------ EXERCISE MATERIALS

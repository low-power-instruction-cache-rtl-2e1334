// tb_subbank_sram: checks the sub-banked memory at its default size
// (1024 x 32 in 8 sub-banks) and a 4-sub-bank tag memory (256 x 17)
// against reference arrays: correct data through the output multiplexer,
// the decoder enabling exactly the sub-bank named by the address MSBs, and
// no sub-bank enabled when the memory is idle.
module tb_subbank_sram;
  logic clk = 1'b0, rst_n = 1'b0;
  always #5 clk = ~clk;

  logic        ce_d, we_d, ce_t, we_t;
  logic [9:0]  addr_d;
  logic [7:0]  addr_t;
  logic [31:0] wd_d, q_d;
  logic [16:0] wd_t, q_t;
  logic [7:0]  be_d;
  logic [3:0]  be_t;
  logic [31:0] ref_d [1024];
  logic [16:0] ref_t [256];
  int checks = 0, failures = 0, cyc = 0;

  subbank_sram u_data (.clk, .rst_n, .ce(ce_d), .we(we_d), .addr(addr_d), .wdata(wd_d),
                       .q(q_d), .bank_en(be_d));
  subbank_sram #(.DEPTH(256), .WIDTH(17), .NSUB(4), .NEGEDGE(1'b1)) u_tag (
    .clk, .rst_n, .ce(ce_t), .we(we_t), .addr(addr_t), .wdata(wd_t), .q(q_t), .bank_en(be_t));

  task automatic chk(input bit ok, input string what);
    checks++;
    if (!ok) begin failures++; if (failures < 10) $display("FAIL %s at %0t", what, $time); end
  endtask

  initial begin
    ce_d = 0; we_d = 0; addr_d = 0; wd_d = 0; ce_t = 0; we_t = 0; addr_t = 0; wd_t = 0;
    #12 rst_n = 1'b1;
    for (int a = 0; a < 1024; a++) begin
      @(posedge clk); #1;
      ce_d = 1; we_d = 1; addr_d = 10'(a); wd_d = $urandom; ref_d[a] = wd_d;
      ce_t = (a < 256); we_t = 1; addr_t = 8'(a); wd_t = 17'($urandom);
      if (a < 256) ref_t[a] = wd_t;
      #1;
      chk(be_d == (8'b1 << addr_d[9:7]), "data decoder on write");
      if (a < 256) chk(be_t == (4'b1 << addr_t[7:6]), "tag decoder on write");
    end
    @(posedge clk); #1;
    ce_d = 0; we_d = 0; ce_t = 0; we_t = 0;
    #1 chk(be_d == 0 && be_t == 0, "idle: no sub-bank enabled");
    for (int n = 0; n < 3000; n++) begin
      @(posedge clk); #1;
      ce_d = 1; we_d = ($urandom_range(0, 3) == 0); addr_d = 10'($urandom); wd_d = $urandom;
      ce_t = 1; we_t = ($urandom_range(0, 3) == 0); addr_t = 8'($urandom); wd_t = 17'($urandom);
      #1;
      chk($onehot(be_d) && be_d[addr_d[9:7]], "data sub-bank enable");
      chk($onehot(be_t) && be_t[addr_t[7:6]], "tag sub-bank enable");
      @(negedge clk); #1;
      if (we_t) ref_t[addr_t] = wd_t;
      else chk(q_t == ref_t[addr_t], "tag read data");
      @(posedge clk); #1;
      if (we_d) ref_d[addr_d] = wd_d;
      else chk(q_d == ref_d[addr_d], "data read data");
      ce_d = 0; ce_t = 0;
    end
    $display("TB_RESULT checks=%0d failures=%0d", checks, failures);
    $finish;
  end

  always @(posedge clk) begin
    cyc++;
    if (cyc > 20000) begin
      $display("watchdog expired");
      $display("TB_RESULT checks=%0d failures=%0d", checks, failures + 1);
      $finish;
    end
  end
endmodule
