// sync_decision: the comparator with its min_U and min_mu registers.
//
// Each valid cycle presents the unsatisfied-constraint total of one offset, summed over the M
// frames, in increasing offset order. In the maximum method the comparator keeps the smallest
// total seen (min_U) and its offset (min_mu), updating only when the new total is strictly
// smaller, so among equal totals the lowest offset wins; fewest unsatisfied constraints is the
// same as most satisfied ones. In the threshold method the first offset whose total is at or
// below u_thresh is taken and the unit stops updating (hit goes high); with theta satisfied
// constraints required out of Nc_active*M examined, u_thresh = Nc_active*M - theta.
// The list method's second stage is a maximum search and uses the same rule.
// The maximum-method structure follows the source; the threshold variant is the source's rule
// put on the same registers. clear (start of an acquisition) empties the registers.
// The registers update at the clock edge after the valid cycle. Synchronous, active-low reset.
module sync_decision
  import ldpc_sync_pkg::*;
#(
  parameter int unsigned N     = 1944,  // offsets
  parameter int unsigned SUM_W = 11,    // width of a total
  localparam int unsigned MU_W = $clog2(N)
) (
  input  logic             clk,
  input  logic             rst_n,
  input  logic             clear,
  input  sync_method_e     method,
  input  logic [SUM_W-1:0] u_thresh,    // threshold method: largest accepted total
  input  logic             valid,       // a total is presented
  input  logic [SUM_W-1:0] total,       // unsatisfied constraints over M frames
  input  logic [MU_W-1:0]  mu,          // its offset
  output logic [SUM_W-1:0] min_u,       // best total so far
  output logic [MU_W-1:0]  min_mu,      // its offset: the estimate mu_hat
  output logic             seen,        // at least one offset recorded
  output logic             hit,         // threshold method: an offset met the bound
  output logic             update       // comparator enable: registers load this cycle
);

  logic less;
  assign less = !seen || (total < min_u);

  always_comb begin
    update = 1'b0;
    if (valid) begin
      if (method != METHOD_THRESHOLD) update = less;
      else                          update = !hit && (total <= u_thresh);
    end
  end

  always_ff @(posedge clk) begin
    if (!rst_n || clear) begin
      min_u  <= '1;
      min_mu <= '0;
      seen   <= 1'b0;
      hit    <= 1'b0;
    end else if (update) begin
      min_u  <= total;
      min_mu <= mu;
      seen   <= 1'b1;
      hit    <= (method == METHOD_THRESHOLD);
    end
  end

endmodule
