// tb_sync_decision: feeds sequences of per-offset totals to the comparator in both methods
// and checks min_U, min_mu, seen and hit against a reference after every offset: strict
// minimum with the lowest offset winning ties, first offset at or below the threshold, and
// no update after a threshold hit or without valid.
module tb_sync_decision;
  import ldpc_sync_pkg::*;
  localparam int unsigned N = 50;
  localparam int unsigned SUM_W = 8;
  localparam int unsigned MU_W = $clog2(N);
  logic clk = 1'b0, rst_n = 1'b0, clear = 1'b0, valid = 1'b0;
  sync_method_e method = METHOD_MAXIMUM;
  logic [SUM_W-1:0] u_thresh = '0, total = '0, min_u;
  logic [MU_W-1:0] mu = '0, min_mu;
  logic seen, hit, update;
  int checks = 0, failures = 0, ties = 0;

  sync_decision #(.N(N), .SUM_W(SUM_W)) dut (.*);
  always #5 clk = ~clk;

  initial begin : watchdog
    repeat (100000) @(posedge clk);
    failures++;
    $display("TB_RESULT checks=%0d failures=%0d", checks, failures);
    $finish;
  end

  initial begin
    repeat (2) @(posedge clk);
    #1 rst_n = 1'b1;
    for (int run = 0; run < 40; run++) begin
      int unsigned r_min, r_mu, r_seen, r_hit;
      r_min = 0; r_mu = 0; r_seen = 0; r_hit = 0;
      method = (run % 2) ? METHOD_THRESHOLD : METHOD_MAXIMUM;
      u_thresh = SUM_W'(20 + $urandom % 40);
      @(negedge clk) clear = 1'b1;
      @(negedge clk) clear = 1'b0;
      for (int unsigned o = 0; o < N; o++) begin
        @(negedge clk);
        valid = 1'($urandom % 5 != 0);
        total = SUM_W'(30 + $urandom % 60);
        mu = MU_W'(o);
        if (valid) begin
          if (method == METHOD_MAXIMUM) begin
            if (r_seen && total == r_min) ties++;
            if (!r_seen || total < r_min) begin r_min = total; r_mu = o; r_seen = 1; end
          end else if (!r_hit && total <= u_thresh) begin
            r_min = total; r_mu = o; r_seen = 1; r_hit = 1;
          end
        end
        @(posedge clk); #1;
        checks++;
        if (seen != r_seen[0] || hit != r_hit[0] || (r_seen && (min_u != r_min || min_mu != r_mu))) begin
          failures++;
          $display("FAIL run %0d offset %0d: min_u %0d/%0d mu %0d/%0d seen %0d hit %0d",
                   run, o, min_u, r_min, min_mu, r_mu, seen, hit);
        end
      end
      valid = 1'b0;
    end
    checks++;
    if (ties == 0) begin
      failures++;
      $display("FAIL: no tie exercised");
    end
    $display("TB_RESULT checks=%0d failures=%0d", checks, failures);
    $finish;
  end
endmodule
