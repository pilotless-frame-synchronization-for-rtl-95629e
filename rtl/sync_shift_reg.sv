// sync_shift_reg: the N-bit shift register that holds the synchronizer's observation window.
//
// Received hard-decision bits arrive one per clock when shift_en is high. The register keeps
// the last N of them, so that window[t] = r_{i+t}: window[0] is the oldest bit r_i and
// window[N-1] the bit that arrived last, r_{i+N-1}. Every constraint XOR block reads its
// variables straight from this window. The register follows the source architecture; the
// bit order of the window and the enable are this design's choices. There is no reset:
// the owner discards windows until N bits have been shifted in.
module sync_shift_reg #(
  parameter int unsigned N = 1944   // frame length in bits
) (
  input  logic         clk,
  input  logic         shift_en,    // take bit_in this cycle
  input  logic         bit_in,      // next received hard decision
  output logic [N-1:0] window       // window[t] = r_{i+t}
);

  always_ff @(posedge clk) begin
    if (shift_en) window <= {bit_in, window[N-1:1]};
  end

endmodule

------------

ABOUT THIS TASK -
Taking the line with "summed over the M" as the first and the line with "the same rule." as the last, retype that stretch of the data above exactly, with no other lines.

WRITTEN ANSWER -
// Each valid cycle presents the unsatisfied-constraint total of one offset, summed over the M
// frames, in increasing offset order. In the maximum method the comparator keeps the smallest
// total seen (min_U) and its offset (min_mu), updating only when the new total is strictly
// smaller, so among equal totals the lowest offset wins; fewest unsatisfied constraints is the
// same as most satisfied ones. In the threshold method the first offset whose total is at or
// below u_thresh is taken and the unit stops updating (hit goes high); with theta satisfied
// constraints required out of Nc_active*M examined, u_thresh = Nc_active*M - theta.
// The list method's second stage is a maximum search and uses the same rule.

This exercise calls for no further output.